SATS exams should be replaced with multiple choice tests, a new report published has concluded.

The move would provide a “far more accurate” picture of how well pupils and schools are performing than the existing essaybased testing system, it says.

Sats tests in the core subjects of English, maths and science are taken by 11-year-olds in their final year at primary school.

Similar tests for 14-year-olds were scrapped by schools secretary Ed Balls in October, following last summer’s Sats fiasco.

The new report, by centre-right think-tank the Centre for Policy Studies, argues that there is an underlying problem with openended essay questions and it is not realistic to expect examiners to accurately mark essays written by 600,000 11-year-olds.

It says that “repeated failures” in exam marking in previous years has “undermined the validity and reputation” of the external exams.

Last summer more than a million schoolchildren were left waiting for marks after a series of blunders including a failure to train markers on time.

It later emerged that former head of the Qualifications and Curriculum Authority (QCA) Ken Boston has warned Mr Balls that there is “no guarantee” that pupils will not see a repeat of the delays again this year.

Introducing multiple choice questions would be cheaper and quicker to mark and be an accurate test of knowledge and ability, the report says.

It would also allow more accurate year-on-year comparisons on school performance, the report, Ticking the Right Boxes, says.

Report author Tom Burkard said: “You can get a lot of information on how pupils are doing and you can do it in a way that is far less stress for teachers and pupils.

“Sats are getting attacked from every angle right now.

“As testing knowledge goes they’re a joke.”

The report says Sats are intended to test subject knowledge as well as critical thinking skills. It highlights one example of a question which asked pupils to continue writing a script in which a child is convincing his parents he should be allowed to stay up late.

Mr Burkard said: “What educational value that has is mystifying to me.”

He says that the current tests do not accurately test pupils’ writing skills.

“Pupils lose very few points for writing absolute rubbish. Because of the way markers are instructed to mark, as long as someone has written something that can be construed as an answer they can get the question right.

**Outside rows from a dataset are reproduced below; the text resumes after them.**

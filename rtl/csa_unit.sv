// csa_unit: compare-select-add (CSA) unit with signature-based error detection.
//
// Function: out1 = min(pm1, pm2) + bm_a and out2 = min(pm1, pm2) + bm_b, with
// dec telling which path metric won (1 = pm2). The comparison comes first:
// a subtractor forms pm1 - pm2, one multiplexer selects the smaller metric,
// and two adders then add the two branch metrics to it.
//
// Error detection (all flags ORed into err, the CSA-ERROR output):
//  * every register carries an S-bit signature (interleaved parity; S = 1 is
//    plain parity); the four input registers and the three output registers
//    check their contents;
//  * the multiplexer is duplicated and the two copies are compared (XOR);
//  * the subtractor and both adders are self-checking adders (sc_adder);
//  * the signature of each sum is predicted from the operand signatures and
//    the adder carries, sig(x+y) = sig(x) ^ sig(y) ^ sig(carries), and is
//    written into the output register with the sum, so a wrong sum bit shows
//    up as a signature error there.
// Metrics are unsigned modulo 2**W; the comparison uses the sign of the
// modulo difference (valid while the two metrics differ by less than 2**(W-1)).
// Ties select pm1.
//
// Timing: the inputs and their signatures are captured when in_valid is
// high (first edge); the results are written on the next edge, so
// out_valid, out1/out2, dec and err are valid in the cycle after the second
// edge. One operation per cycle.
// fi (fault injection) is captured with the operands and flips internal
// nodes of that operation: sum_flip the output of the bm_a adder, sel_flip the
// select of the primary multiplexer.
// The structure (registers with P, subtractor, duplicated mux, two adders,
// XOR comparisons, OR into CSA-ERROR) follows the published CSA scheme; the
// signature code, modulo comparison, tie rule, reset and timing are this
// design's choices.
module csa_unit
  import vit_pkg::*;
#(
  parameter int unsigned W = METRIC_W,
  parameter int unsigned S = 1
) (
  input  logic         clk,
  input  logic         rst,
  input  logic         in_valid,
  input  logic [W-1:0] pm1,
  input  logic [S-1:0] pm1_p,
  input  logic [W-1:0] pm2,
  input  logic [S-1:0] pm2_p,
  input  logic [W-1:0] bm_a,
  input  logic [S-1:0] bm_a_p,
  input  logic [W-1:0] bm_b,
  input  logic [S-1:0] bm_b_p,
  input  logic [W:0]   fi,       // {sum_flip[W-1:0], sel_flip}
  output logic         out_valid,
  output logic [W-1:0] out1,
  output logic [S-1:0] out1_p,
  output logic [W-1:0] out2,
  output logic [S-1:0] out2_p,
  output logic         dec,
  output logic         err
);
  // ---- input registers (with signatures) ----
  logic [W-1:0] a1, a2, la, lb;
  logic [S-1:0] a1p, a2p, lap, lbp;
  logic [3:0]   in_err;
  logic         v_q;
  logic [W:0]   fi_q;

  par_reg #(.W(W), .S(S)) u_r_pm1 (.clk, .rst, .ld(in_valid), .d(pm1),  .dp(pm1_p),  .q(a1), .qp(a1p), .err(in_err[0]));
  par_reg #(.W(W), .S(S)) u_r_pm2 (.clk, .rst, .ld(in_valid), .d(pm2),  .dp(pm2_p),  .q(a2), .qp(a2p), .err(in_err[1]));
  par_reg #(.W(W), .S(S)) u_r_bma (.clk, .rst, .ld(in_valid), .d(bm_a), .dp(bm_a_p), .q(la), .qp(lap), .err(in_err[2]));
  par_reg #(.W(W), .S(S)) u_r_bmb (.clk, .rst, .ld(in_valid), .d(bm_b), .dp(bm_b_p), .q(lb), .qp(lbp), .err(in_err[3]));

  always_ff @(posedge clk) begin
    if (rst) begin
      v_q  <= 1'b0;
      fi_q <= '0;
    end else begin
      v_q  <= in_valid;
      if (in_valid) fi_q <= fi;
    end
  end

  // ---- compare: subtractor pm1 - pm2 ----
  logic [W-1:0] diff, diff_c;
  logic         diff_co, sub_err, sel2;

  sc_adder #(.N(W)) u_sub (
    .a(a1), .b(~a2), .cin(1'b1), .s(diff), .cout(diff_co), .carries(diff_c), .err(sub_err)
  );
  assign sel2 = ~diff[W-1] & (|diff);   // pm1 > pm2 (modulo): take pm2

  // ---- select: primary and duplicated multiplexer ----
  logic         sel_p;
  logic [W-1:0] m, m_dup;
  logic [S-1:0] mp, mp_dup;
  logic         mux_err;

  assign sel_p   = sel2 ^ fi_q[0];
  assign m       = sel_p ? a2  : a1;
  assign mp      = sel_p ? a2p : a1p;
  assign m_dup   = sel2  ? a2  : a1;
  assign mp_dup  = sel2  ? a2p : a1p;
  assign mux_err = (|(m ^ m_dup)) | (|(mp ^ mp_dup));

  // ---- add: two self-checking adders with signature prediction ----
  logic [W-1:0] sa, sb, sa_raw, ca, cb;
  logic         coa, cob, add_err_a, add_err_b;
  logic [S-1:0] spa, spb, sca, scb;

  sc_adder #(.N(W)) u_add_a (.a(m), .b(la), .cin(1'b0), .s(sa_raw), .cout(coa), .carries(ca), .err(add_err_a));
  sc_adder #(.N(W)) u_add_b (.a(m), .b(lb), .cin(1'b0), .s(sb),     .cout(cob), .carries(cb), .err(add_err_b));

  assign sa  = sa_raw ^ fi_q[W:1];
  sig_gen #(.W(W), .S(S)) u_sig_ca (.d(ca), .sig(sca));
  sig_gen #(.W(W), .S(S)) u_sig_cb (.d(cb), .sig(scb));
  assign spa = mp ^ lap ^ sca;
  assign spb = mp ^ lbp ^ scb;

  // ---- output registers (with signatures) ----
  logic [1:0] out_err;
  logic       dec_err, dec_p, stage_err;

  par_reg #(.W(W), .S(S)) u_r_out1 (.clk, .rst, .ld(v_q), .d(sa), .dp(spa), .q(out1), .qp(out1_p), .err(out_err[0]));
  par_reg #(.W(W), .S(S)) u_r_out2 (.clk, .rst, .ld(v_q), .d(sb), .dp(spb), .q(out2), .qp(out2_p), .err(out_err[1]));
  par_reg #(.W(1), .S(1)) u_r_dec  (.clk, .rst, .ld(v_q), .d(sel_p), .dp(sel_p), .q(dec), .qp(dec_p), .err(dec_err));

  always_ff @(posedge clk) begin
    if (rst) begin
      out_valid <= 1'b0;
      stage_err <= 1'b0;
    end else begin
      out_valid <= v_q;
      if (v_q) stage_err <= (|in_err) | sub_err | mux_err | add_err_a | add_err_b;
    end
  end

  assign err = stage_err | (|out_err) | dec_err;

  // The result of the subtractor's carry-out is not needed by the compare.
  logic unused;
  assign unused = dec_p ^ diff_co ^ (^diff_c) ^ coa ^ cob;
endmodule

“There is no incentive under the current system to teach good writing skills.”

The report says multiple choice tests are 12 times more efficient in terms of the time taken to sit a test and more than 7,000 times more efficient to mark.

It says: “Using multiple-choice exams will also end the annual debate about rising standards and dumbing down.

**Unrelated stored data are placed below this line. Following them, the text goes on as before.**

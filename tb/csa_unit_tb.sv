// csa_unit_tb: compare-select-add unit with signature-based error detection.
// Streams one random operation per cycle and compares every result with a
// reference computed here (min by the sign of the modulo difference, ties to
// pm1). Checks the two-edge latency through out_valid, the error flag low on
// fault-free operations, and detection of injected faults: wrong input
// signature, flipped adder sum bits, flipped multiplexer select. The unit is
// built with a multi-bit (interleaved parity) signature of S bits.
module csa_unit_tb;
  localparam int unsigned W = vit_pkg::METRIC_W;
  // 1 when a sum_flip fault is seen whatever metric wins (csa), 0 when only
  // when the faulty adder's result is selected (pcsa)
  localparam bit SUM_ALWAYS_SEEN = 1'b1;
  localparam int unsigned S = 2;

  typedef struct {
    logic [W-1:0] o1, o2;
    logic         d;
    int           kind;    // 0 none, 1 parity, 2 sum flip, 3 select flip
    logic         exp_err;
    int           t_in;
  } exp_t;

  logic         clk = 1'b0, rst;
  logic         in_valid, out_valid, dec, err;
  logic [S-1:0] out1_p, out2_p;
  logic [W-1:0] pm1, pm2, bm_a, bm_b, out1, out2;
  logic [S-1:0] pm1_p, pm2_p, bm_a_p, bm_b_p;
  logic [W:0]   fi;
  exp_t         q[$];
  int checks = 0, failures = 0, cyc = 0;
  int n_detect[4];

  csa_unit #(.W(W), .S(S)) dut (
    .clk, .rst, .in_valid, .pm1, .pm1_p, .pm2, .pm2_p, .bm_a, .bm_a_p,
    .bm_b, .bm_b_p, .fi, .out_valid, .out1, .out1_p, .out2, .out2_p, .dec, .err
  );

  always #5 clk = ~clk;
  always @(posedge clk) cyc <= cyc + 1;

  initial begin
    repeat (20000) @(posedge clk);
    failures++;
    $display("TB_RESULT checks=%0d failures=%0d", checks, failures);
    $finish;
  end

  function automatic logic [S-1:0] sig(logic [W-1:0] v);
    logic [S-1:0] r;
    r = '0;
    for (int i = 0; i < W; i++) r[i % S] = r[i % S] ^ v[i];
    return r;
  endfunction

  task automatic check(input logic cond, input string msg);
    checks++;
    if (!cond) begin
      failures++;
      $display("FAIL cycle %0d: %s", cyc, msg);
    end
  endtask

  // result monitor
  always @(posedge clk) begin
    if (!rst && out_valid) begin
      exp_t e;
      if (q.size() == 0) begin
        check(1'b0, "result without operation");
      end else begin
        e = q.pop_front();
        check(cyc - e.t_in == 2, $sformatf("latency is two cycles (got %0d)", cyc - e.t_in));
        if (e.kind == 0 || e.kind == 1) begin
          check(out1 == e.o1 && out2 == e.o2 && dec == e.d, "result values");
        end
        check(err == e.exp_err, $sformatf("error flag (fault kind %0d)", e.kind));
        if (e.kind != 0 && err) n_detect[e.kind]++;
      end
    end
  end

  initial begin
    rst = 1'b1; in_valid = 1'b0; fi = '0;
    {pm1, pm2, bm_a, bm_b} = '0;
    {pm1_p, pm2_p, bm_a_p, bm_b_p} = '0;
    repeat (3) @(posedge clk);
    #1 rst = 1'b0;
    for (int i = 0; i < 3000; i++) begin
      exp_t e;
      logic [W-1:0] d, mn;
      int r;
      @(negedge clk);
      in_valid = ($urandom % 8) != 0;
      pm1  = W'($urandom);
      pm2  = (i % 16 == 5) ? pm1 : pm1 + W'($urandom % 4096) - W'(2048);
      bm_a = W'($urandom % 64);
      bm_b = W'($urandom % 64);
      {pm1_p, pm2_p, bm_a_p, bm_b_p} = {sig(pm1), sig(pm2), sig(bm_a), sig(bm_b)};
      fi = '0;
      d  = pm1 - pm2;
      e.d  = !d[W-1] && d != 0;
      mn   = e.d ? pm2 : pm1;
      e.o1 = mn + bm_a;
      e.o2 = mn + bm_b;
      e.kind = 0;
      e.exp_err = 1'b0;
      r = $urandom % 10;
      if (r == 0) begin
        e.kind = 1;
        case ($urandom % 4)
          0: pm1_p  = pm1_p  ^ (S'(1) << ($urandom % S));
          1: pm2_p  = pm2_p  ^ (S'(1) << ($urandom % S));
          2: bm_a_p = bm_a_p ^ (S'(1) << ($urandom % S));
          default: bm_b_p = bm_b_p ^ (S'(1) << ($urandom % S));
        endcase
        e.exp_err = 1'b1;
      end else if (r == 1) begin
        e.kind = 2;
        fi[W:1] = W'(1) << ($urandom % W);
        e.exp_err = SUM_ALWAYS_SEEN ? 1'b1 : !e.d;
      end else if (r == 2) begin
        e.kind = 3;
        fi[0] = 1'b1;
        e.exp_err = (pm1 != pm2);
      end
      e.t_in = cyc;   // edge on which the operands are captured
      if (in_valid) q.push_back(e);
    end
    @(negedge clk);
    in_valid = 1'b0;
    repeat (5) @(posedge clk);
    #1;
    check(q.size() == 0, "all operations returned");
    for (int k = 1; k < 4; k++)
      check(n_detect[k] > 0, $sformatf("fault kind %0d detected at least once", k));
    $display("detections: parity %0d, sum %0d, select %0d", n_detect[1], n_detect[2], n_detect[3]);
    $display("TB_RESULT checks=%0d failures=%0d", checks, failures);
    $finish;
  end
endmodule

“Individual tests of equivalent weight can be created with tests created by random selection from a large bank of graded questions.

“Providing that the bank is big enough, it becomes impossible to ‘teach the test’ without teaching the relevant skill, knowledge and concepts.”

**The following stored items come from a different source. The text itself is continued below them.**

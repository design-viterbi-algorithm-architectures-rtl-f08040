// pcsa_unit: parallel compare-select-add (PCSA) unit with signature-based
// error detection.
//
// Same function as csa_unit: out1 = min(pm1, pm2) + bm_a,
// out2 = min(pm1, pm2) + bm_b, dec = 1 when pm2 won. Here the additions do
// not wait for the comparison: four adders form pm1+bm_a, pm2+bm_a, pm1+bm_b
// and pm2+bm_b while the subtractor compares pm1 with pm2, and two
// multiplexers then pick the sums that start from the smaller metric. This
// removes the adder from behind the compare at the cost of two more adders.
//
// Error detection (ORed into err, the PCSA-ERROR output): S-bit signatures
// on the four input and three output registers; both multiplexers duplicated
// and compared (XOR); subtractor and all four adders self-checking (sc_adder);
// each sum's signature predicted as sig(x) ^ sig(y) ^ sig(carries), carried
// through the multiplexer into the output register.
// Metrics are unsigned modulo 2**W, compared by the sign of the modulo
// difference; ties select pm1.
//
// Timing: identical to csa_unit: operands captured on the edge with
// in_valid, results and err written on the following edge, one operation
// per cycle. fi is captured with
// the operands: sum_flip (fi[W:1]) flips the output of the pm1+bm_a adder,
// sel_flip (fi[0]) the select of both primary multiplexers.
// The four adders, one subtractor, two duplicated multiplexer pairs, XOR
// comparisons and the OR into PCSA-ERROR follow the published PCSA scheme;
// codes, compare rule, reset and timing are this design's choices.
module pcsa_unit
  import vit_pkg::*;
#(
  parameter int unsigned W = METRIC_W,
  parameter int unsigned S = 1
) (
  input  logic         clk,
  input  logic         rst,
  input  logic         in_valid,
  input  logic [W-1:0] pm1,
  input  logic [S-1:0] pm1_p,
  input  logic [W-1:0] pm2,
  input  logic [S-1:0] pm2_p,
  input  logic [W-1:0] bm_a,
  input  logic [S-1:0] bm_a_p,
  input  logic [W-1:0] bm_b,
  input  logic [S-1:0] bm_b_p,
  input  logic [W:0]   fi,       // {sum_flip[W-1:0], sel_flip}
  output logic         out_valid,
  output logic [W-1:0] out1,
  output logic [S-1:0] out1_p,
  output logic [W-1:0] out2,
  output logic [S-1:0] out2_p,
  output logic         dec,
  output logic         err
);
  // ---- input registers (with signatures) ----
  logic [W-1:0] a1, a2, la, lb;
  logic [S-1:0] a1p, a2p, lap, lbp;
  logic [3:0]   in_err;
  logic         v_q;
  logic [W:0]   fi_q;

  par_reg #(.W(W), .S(S)) u_r_pm1 (.clk, .rst, .ld(in_valid), .d(pm1),  .dp(pm1_p),  .q(a1), .qp(a1p), .err(in_err[0]));
  par_reg #(.W(W), .S(S)) u_r_pm2 (.clk, .rst, .ld(in_valid), .d(pm2),  .dp(pm2_p),  .q(a2), .qp(a2p), .err(in_err[1]));
  par_reg #(.W(W), .S(S)) u_r_bma (.clk, .rst, .ld(in_valid), .d(bm_a), .dp(bm_a_p), .q(la), .qp(lap), .err(in_err[2]));
  par_reg #(.W(W), .S(S)) u_r_bmb (.clk, .rst, .ld(in_valid), .d(bm_b), .dp(bm_b_p), .q(lb), .qp(lbp), .err(in_err[3]));

  always_ff @(posedge clk) begin
    if (rst) begin
      v_q  <= 1'b0;
      fi_q <= '0;
    end else begin
      v_q  <= in_valid;
      if (in_valid) fi_q <= fi;
    end
  end

  // ---- compare: subtractor pm1 - pm2 ----
  logic [W-1:0] diff, diff_c;
  logic         diff_co, sub_err, sel2, sel_p;

  sc_adder #(.N(W)) u_sub (
    .a(a1), .b(~a2), .cin(1'b1), .s(diff), .cout(diff_co), .carries(diff_c), .err(sub_err)
  );
  assign sel2  = ~diff[W-1] & (|diff);
  assign sel_p = sel2 ^ fi_q[0];

  // ---- add in parallel: four self-checking adders ----
  // index: 0 = pm1+bm_a, 1 = pm2+bm_a, 2 = pm1+bm_b, 3 = pm2+bm_b
  logic [W-1:0] x [4];
  logic [W-1:0] y [4];
  logic [S-1:0] xp [4];
  logic [S-1:0] yp [4];
  logic [W-1:0] sum [4];
  logic [W-1:0] sum_raw [4];
  logic [W-1:0] car [4];
  logic [S-1:0] sp [4];
  logic [S-1:0] sc [4];
  logic [3:0]   co, add_err;

  assign x[0] = a1; assign xp[0] = a1p; assign y[0] = la; assign yp[0] = lap;
  assign x[1] = a2; assign xp[1] = a2p; assign y[1] = la; assign yp[1] = lap;
  assign x[2] = a1; assign xp[2] = a1p; assign y[2] = lb; assign yp[2] = lbp;
  assign x[3] = a2; assign xp[3] = a2p; assign y[3] = lb; assign yp[3] = lbp;

  for (genvar k = 0; k < 4; k++) begin : g_add
    sc_adder #(.N(W)) u_add (
      .a(x[k]), .b(y[k]), .cin(1'b0), .s(sum_raw[k]), .cout(co[k]), .carries(car[k]), .err(add_err[k])
    );
    sig_gen #(.W(W), .S(S)) u_sig_c (.d(car[k]), .sig(sc[k]));
    assign sp[k] = xp[k] ^ yp[k] ^ sc[k];
  end

  assign sum[0] = sum_raw[0] ^ fi_q[W:1];
  assign sum[1] = sum_raw[1];
  assign sum[2] = sum_raw[2];
  assign sum[3] = sum_raw[3];

  // ---- select: two primary multiplexers and their duplicates ----
  logic [W-1:0] o1, o2, o1_dup, o2_dup;
  logic [S-1:0] o1p, o2p, o1p_dup, o2p_dup;
  logic         mux_err;

  assign o1      = sel_p ? sum[1] : sum[0];
  assign o1p     = sel_p ? sp[1]  : sp[0];
  assign o2      = sel_p ? sum[3] : sum[2];
  assign o2p     = sel_p ? sp[3]  : sp[2];
  assign o1_dup  = sel2  ? sum[1] : sum[0];
  assign o1p_dup = sel2  ? sp[1]  : sp[0];
  assign o2_dup  = sel2  ? sum[3] : sum[2];
  assign o2p_dup = sel2  ? sp[3]  : sp[2];
  assign mux_err = (|(o1 ^ o1_dup)) | (|(o1p ^ o1p_dup)) | (|(o2 ^ o2_dup)) | (|(o2p ^ o2p_dup));

  // ---- output registers (with signatures) ----
  logic [1:0] out_err;
  logic       dec_err, dec_p, stage_err;

  par_reg #(.W(W), .S(S)) u_r_out1 (.clk, .rst, .ld(v_q), .d(o1), .dp(o1p), .q(out1), .qp(out1_p), .err(out_err[0]));
  par_reg #(.W(W), .S(S)) u_r_out2 (.clk, .rst, .ld(v_q), .d(o2), .dp(o2p), .q(out2), .qp(out2_p), .err(out_err[1]));
  par_reg #(.W(1), .S(1)) u_r_dec  (.clk, .rst, .ld(v_q), .d(sel_p), .dp(sel_p), .q(dec), .qp(dec_p), .err(dec_err));

  always_ff @(posedge clk) begin
    if (rst) begin
      out_valid <= 1'b0;
      stage_err <= 1'b0;
    end else begin
      out_valid <= v_q;
      if (v_q) stage_err <= (|in_err) | sub_err | mux_err | (|add_err);
    end
  end

  assign err = stage_err | (|out_err) | dec_err;

  logic unused;
  assign unused = dec_p ^ diff_co ^ (^diff_c) ^ (^co);
endmodule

Mr Burkard concedes that replacing essay questions with multiple choice will not immediately help children with writing, but the report says it will “eliminate a lot of counterproductive activity” in and out of the classroom and allow the introduction of teaching that will improve basic literacy skills.

Chris Keates, general secretary of the NASUWT, said: “Sats examinations are designed to assess the depth and breadth of pupils’ learning in key subjects and there are areas of learning which it would be difficult to capture through multiple choice tests.

“If this proposal were to be taken up, teachers would rightly have the suspicion that it was purely as a money saving exercise.

“They would have cause to question the educational value which could be derived from a tickbox form of assessment.”